== SUPPLIED MATERIAL
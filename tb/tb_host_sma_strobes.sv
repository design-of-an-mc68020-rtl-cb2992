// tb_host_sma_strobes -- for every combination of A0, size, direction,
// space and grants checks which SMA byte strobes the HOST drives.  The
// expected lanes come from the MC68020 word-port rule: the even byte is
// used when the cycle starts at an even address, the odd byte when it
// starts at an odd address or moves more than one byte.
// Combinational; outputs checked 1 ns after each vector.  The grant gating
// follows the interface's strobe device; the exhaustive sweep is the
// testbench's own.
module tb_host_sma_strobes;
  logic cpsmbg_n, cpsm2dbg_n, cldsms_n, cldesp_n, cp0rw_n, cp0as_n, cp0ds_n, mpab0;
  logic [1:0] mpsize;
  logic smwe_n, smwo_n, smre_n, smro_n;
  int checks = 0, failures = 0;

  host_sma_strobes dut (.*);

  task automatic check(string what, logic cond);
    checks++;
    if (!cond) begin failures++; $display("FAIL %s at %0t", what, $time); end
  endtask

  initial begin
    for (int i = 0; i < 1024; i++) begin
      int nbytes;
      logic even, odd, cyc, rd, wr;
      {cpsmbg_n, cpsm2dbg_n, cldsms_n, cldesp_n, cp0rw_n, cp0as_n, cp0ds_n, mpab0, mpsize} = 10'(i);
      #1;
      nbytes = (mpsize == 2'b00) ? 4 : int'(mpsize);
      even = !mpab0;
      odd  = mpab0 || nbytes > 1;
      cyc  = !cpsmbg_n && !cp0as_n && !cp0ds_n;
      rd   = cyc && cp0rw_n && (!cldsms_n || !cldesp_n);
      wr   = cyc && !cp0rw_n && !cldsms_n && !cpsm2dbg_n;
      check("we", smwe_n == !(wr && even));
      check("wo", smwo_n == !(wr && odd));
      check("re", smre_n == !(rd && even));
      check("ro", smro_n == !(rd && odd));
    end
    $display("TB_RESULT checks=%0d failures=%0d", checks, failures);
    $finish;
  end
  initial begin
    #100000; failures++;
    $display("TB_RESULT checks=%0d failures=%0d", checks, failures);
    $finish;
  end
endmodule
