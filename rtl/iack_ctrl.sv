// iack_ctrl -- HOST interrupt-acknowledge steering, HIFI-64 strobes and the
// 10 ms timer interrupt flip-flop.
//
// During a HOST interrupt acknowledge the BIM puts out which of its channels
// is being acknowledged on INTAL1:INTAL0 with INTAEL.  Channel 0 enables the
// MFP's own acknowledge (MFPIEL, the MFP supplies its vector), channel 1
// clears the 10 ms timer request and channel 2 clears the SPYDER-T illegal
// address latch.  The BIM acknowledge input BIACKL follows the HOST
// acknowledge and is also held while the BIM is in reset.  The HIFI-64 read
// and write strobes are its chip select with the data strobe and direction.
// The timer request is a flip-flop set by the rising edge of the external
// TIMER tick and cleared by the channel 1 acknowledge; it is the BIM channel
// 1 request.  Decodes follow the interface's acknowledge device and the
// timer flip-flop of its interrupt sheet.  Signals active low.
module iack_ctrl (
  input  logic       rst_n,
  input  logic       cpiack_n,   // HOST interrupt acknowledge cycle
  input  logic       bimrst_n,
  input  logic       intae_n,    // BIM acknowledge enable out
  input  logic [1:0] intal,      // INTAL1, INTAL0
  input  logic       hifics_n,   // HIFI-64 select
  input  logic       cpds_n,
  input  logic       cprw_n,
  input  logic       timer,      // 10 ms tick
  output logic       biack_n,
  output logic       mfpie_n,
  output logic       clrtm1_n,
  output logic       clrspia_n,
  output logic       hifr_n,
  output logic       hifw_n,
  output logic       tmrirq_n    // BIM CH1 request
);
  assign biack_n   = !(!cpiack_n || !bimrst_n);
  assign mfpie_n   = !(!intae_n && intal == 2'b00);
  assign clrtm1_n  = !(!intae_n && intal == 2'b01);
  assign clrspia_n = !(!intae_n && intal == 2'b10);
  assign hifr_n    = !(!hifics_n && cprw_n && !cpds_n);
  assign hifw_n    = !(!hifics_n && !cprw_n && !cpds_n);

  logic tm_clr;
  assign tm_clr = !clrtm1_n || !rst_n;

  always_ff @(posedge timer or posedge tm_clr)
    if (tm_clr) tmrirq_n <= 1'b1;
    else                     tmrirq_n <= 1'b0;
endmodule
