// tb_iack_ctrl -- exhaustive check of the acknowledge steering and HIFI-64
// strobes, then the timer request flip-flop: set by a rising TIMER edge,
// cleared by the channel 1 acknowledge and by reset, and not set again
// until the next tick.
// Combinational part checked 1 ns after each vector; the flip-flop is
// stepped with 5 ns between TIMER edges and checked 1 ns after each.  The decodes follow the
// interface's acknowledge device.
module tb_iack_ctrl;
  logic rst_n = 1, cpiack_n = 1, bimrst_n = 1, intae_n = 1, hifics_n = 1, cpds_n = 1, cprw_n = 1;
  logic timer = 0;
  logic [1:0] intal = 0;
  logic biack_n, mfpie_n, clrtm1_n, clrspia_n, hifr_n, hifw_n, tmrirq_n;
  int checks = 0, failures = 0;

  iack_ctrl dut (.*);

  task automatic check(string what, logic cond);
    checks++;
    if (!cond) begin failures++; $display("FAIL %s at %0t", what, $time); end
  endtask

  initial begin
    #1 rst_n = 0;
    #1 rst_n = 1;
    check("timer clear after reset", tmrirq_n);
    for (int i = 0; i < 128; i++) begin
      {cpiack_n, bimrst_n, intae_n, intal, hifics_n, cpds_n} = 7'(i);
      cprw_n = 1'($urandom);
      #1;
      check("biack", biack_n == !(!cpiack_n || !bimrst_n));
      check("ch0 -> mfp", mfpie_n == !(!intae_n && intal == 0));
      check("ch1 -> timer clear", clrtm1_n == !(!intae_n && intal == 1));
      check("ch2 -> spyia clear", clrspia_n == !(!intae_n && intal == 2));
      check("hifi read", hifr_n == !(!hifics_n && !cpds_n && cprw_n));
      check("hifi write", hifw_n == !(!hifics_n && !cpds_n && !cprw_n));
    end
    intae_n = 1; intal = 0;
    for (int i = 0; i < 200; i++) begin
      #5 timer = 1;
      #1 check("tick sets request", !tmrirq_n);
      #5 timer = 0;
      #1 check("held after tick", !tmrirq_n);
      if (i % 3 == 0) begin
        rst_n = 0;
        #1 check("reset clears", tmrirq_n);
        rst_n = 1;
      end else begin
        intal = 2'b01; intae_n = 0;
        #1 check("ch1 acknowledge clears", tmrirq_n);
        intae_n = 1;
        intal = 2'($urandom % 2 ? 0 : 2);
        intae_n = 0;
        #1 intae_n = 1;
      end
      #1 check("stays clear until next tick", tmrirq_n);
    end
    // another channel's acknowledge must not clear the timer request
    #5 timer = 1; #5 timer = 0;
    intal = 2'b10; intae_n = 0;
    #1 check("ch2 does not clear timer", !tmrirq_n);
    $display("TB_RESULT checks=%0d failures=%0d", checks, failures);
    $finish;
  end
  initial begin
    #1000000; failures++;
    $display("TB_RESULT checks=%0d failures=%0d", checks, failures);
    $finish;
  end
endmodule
====
[EXERCISE]:
Each line of the material must be copied exactly.

[RESULT BELOW]:
filename tb/tb_host_sma_strobes.sv
repository design-of-an-mc68020-rtl-cb2992
// tb_host_sma_strobes -- for every combination of A0, size, direction,
// space and grants checks which SMA byte strobes the HOST drives.  The
// expected lanes come from the MC68020 word-port rule: the even byte is
// used when the cycle starts at an even address, the odd byte when it
// starts at an odd address or moves more than one byte.
// Combinational; outputs checked 1 ns after each vector.  The grant gating
// follows the interface's strobe device; the exhaustive sweep is the
// testbench's own.
module tb_host_sma_strobes;
  logic cpsmbg_n, cpsm2dbg_n, cldsms_n, cldesp_n, cp0rw_n, cp0as_n, cp0ds_n, mpab0;
  logic [1:0] mpsize;
  logic smwe_n, smwo_n, smre_n, smro_n;
  int checks = 0, failures = 0;

  host_sma_strobes dut (.*);

  task automatic check(string what, logic cond);
    checks++;
    if (!cond) begin failures++; $display("FAIL %s at %0t", what, $time); end
  endtask

  initial begin
    for (int i = 0; i < 1024; i++) begin
      int nbytes;
      logic even, odd, cyc, rd, wr;
      {cpsmbg_n, cpsm2dbg_n, cldsms_n, cldesp_n, cp0rw_n, cp0as_n, cp0ds_n, mpab0, mpsize} = 10'(i);
      #1;
      nbytes = (mpsize == 2'b00) ? 4 : int'(mpsize);
      even = !mpab0;
      odd  = mpab0 || nbytes > 1;
      cyc  = !cpsmbg_n && !cp0as_n && !cp0ds_n;
      rd   = cyc && cp0rw_n && (!cldsms_n || !cldesp_n);
      wr   = cyc && !cp0rw_n && !cldsms_n && !cpsm2dbg_n;
      check("we", smwe_n == !(wr && even));
      check("wo", smwo_n == !(wr && odd));
      check("re", smre_n == !(rd && even));
      check("ro", smro_n == !(rd && odd));
    end
    $display("TB_RESULT checks=%0d failures=%0d", checks, failures);
    $finish;
  end
  initial begin
    #100000; failures++;
    $display("TB_RESULT checks=%0d failures=%0d", checks, failures);
    $finish;
  end
endmodule
filename rtl/iack_ctrl.sv
// iack_ctrl -- HOST interrupt-acknowledge steering, HIFI-64 strobes and the
// 10 ms timer interrupt flip-flop.
//
// During a HOST interrupt acknowledge the BIM puts out which of its channels
// is being acknowledged on INTAL1:INTAL0 with INTAEL.  Channel 0 enables the
// MFP's own acknowledge (MFPIEL, the MFP supplies its vector), channel 1
// clears the 10 ms timer request and channel 2 clears the SPYDER-T illegal
// address latch.  The BIM acknowledge input BIACKL follows the HOST
// acknowledge and is also held while the BIM is in reset.  The HIFI-64 read
// and write strobes are its chip select with the data strobe and direction.
// The timer request is a flip-flop set by the rising edge of the external
// TIMER tick and cleared by the channel 1 acknowledge; it is the BIM channel
// 1 request.  Decodes follow the interface's acknowledge device and the
// timer flip-flop of its interrupt sheet.  Signals active low.
module iack_ctrl (
  input  logic       rst_n,
  input  logic       cpiack_n,   // HOST interrupt acknowledge cycle
  input  logic       bimrst_n,
  input  logic       intae_n,    // BIM acknowledge enable out
  input  logic [1:0] intal,      // INTAL1, INTAL0
  input  logic       hifics_n,   // HIFI-64 select
  input  logic       cpds_n,
  input  logic       cprw_n,
  input  logic       timer,      // 10 ms tick
  output logic       biack_n,
  output logic       mfpie_n,
  output logic       clrtm1_n,
  output logic       clrspia_n,
  output logic       hifr_n,
  output logic       hifw_n,
  output logic       tmrirq_n    // BIM CH1 request
);
  assign biack_n   = !(!cpiack_n || !bimrst_n);
  assign mfpie_n   = !(!intae_n && intal == 2'b00);
  assign clrtm1_n  = !(!intae_n && intal == 2'b01);
  assign clrspia_n = !(!intae_n && intal == 2'b10);
  assign hifr_n    = !(!hifics_n && cprw_n && !cpds_n);
  assign hifw_n    = !(!hifics_n && !cprw_n && !cpds_n);

  logic tm_clr;
  assign tm_clr = !clrtm1_n || !rst_n;

  always_ff @(posedge timer or posedge tm_clr)
    if (tm_clr) tmrirq_n <= 1'b1;
    else                     tmrirq_n <= 1'b0;
endmodule
// tb_iack_ctrl -- exhaustive check of the acknowledge steering and HIFI-64
// strobes, then the timer request flip-flop: set by a rising TIMER edge,
// cleared by the channel 1 acknowledge and by reset, and not set again
// until the next tick.
// Combinational part checked 1 ns after each vector; the flip-flop is
// stepped with 5 ns between TIMER edges and checked 1 ns after each.  The decodes follow the
// interface's acknowledge device.
module tb_iack_ctrl;
  logic rst_n = 1, cpiack_n = 1, bimrst_n = 1, intae_n = 1, hifics_n = 1, cpds_n = 1, cprw_n = 1;
  logic timer = 0;
  logic [1:0] intal = 0;
  logic biack_n, mfpie_n, clrtm1_n, clrspia_n, hifr_n, hifw_n, tmrirq_n;
  int checks = 0, failures = 0;

  iack_ctrl dut (.*);

  task automatic check(string what, logic cond);
    checks++;
    if (!cond) begin failures++; $display("FAIL %s at %0t", what, $time); end
  endtask

  initial begin
    #1 rst_n = 0;
    #1 rst_n = 1;
    check("timer clear after reset", tmrirq_n);
    for (int i = 0; i < 128; i++) begin
      {cpiack_n, bimrst_n, intae_n, intal, hifics_n, cpds_n} = 7'(i);
      cprw_n = 1'($urandom);
      #1;
      check("biack", biack_n == !(!cpiack_n || !bimrst_n));
      check("ch0 -> mfp", mfpie_n == !(!intae_n && intal == 0));
      check("ch1 -> timer clear", clrtm1_n == !(!intae_n && intal == 1));
      check("ch2 -> spyia clear", clrspia_n == !(!intae_n && intal == 2));
      check("hifi read", hifr_n == !(!hifics_n && !cpds_n && cprw_n));
      check("hifi write", hifw_n == !(!hifics_n && !cpds_n && !cprw_n));
    end
    intae_n = 1; intal = 0;
    for (int i = 0; i < 200; i++) begin
      #5 timer = 1;
      #1 check("tick sets request", !tmrirq_n);
      #5 timer = 0;
      #1 check("held after tick", !tmrirq_n);
      if (i % 3 == 0) begin
        rst_n = 0;
        #1 check("reset clears", tmrirq_n);
        rst_n = 1;
      end else begin
        intal = 2'b01; intae_n = 0;
        #1 check("ch1 acknowledge clears", tmrirq_n);
        intae_n = 1;
        intal = 2'($urandom % 2 ? 0 : 2);
        intae_n = 0;
        #1 intae_n = 1;
      end
      #1 check("stays clear until next tick", tmrirq_n);
    end
    // another channel's acknowledge must not clear the timer request
    #5 timer = 1; #5 timer = 0;
    intal = 2'b10; intae_n = 0;
    #1 check("ch2 does not clear timer", !tmrirq_n);
    $display("TB_RESULT checks=%0d failures=%0d", checks, failures);
    $finish;
  end
  initial begin
    #1000000; failures++;
    $display("TB_RESULT checks=%0d failures=%0d", checks, failures);
    $finish;
  end
endmodule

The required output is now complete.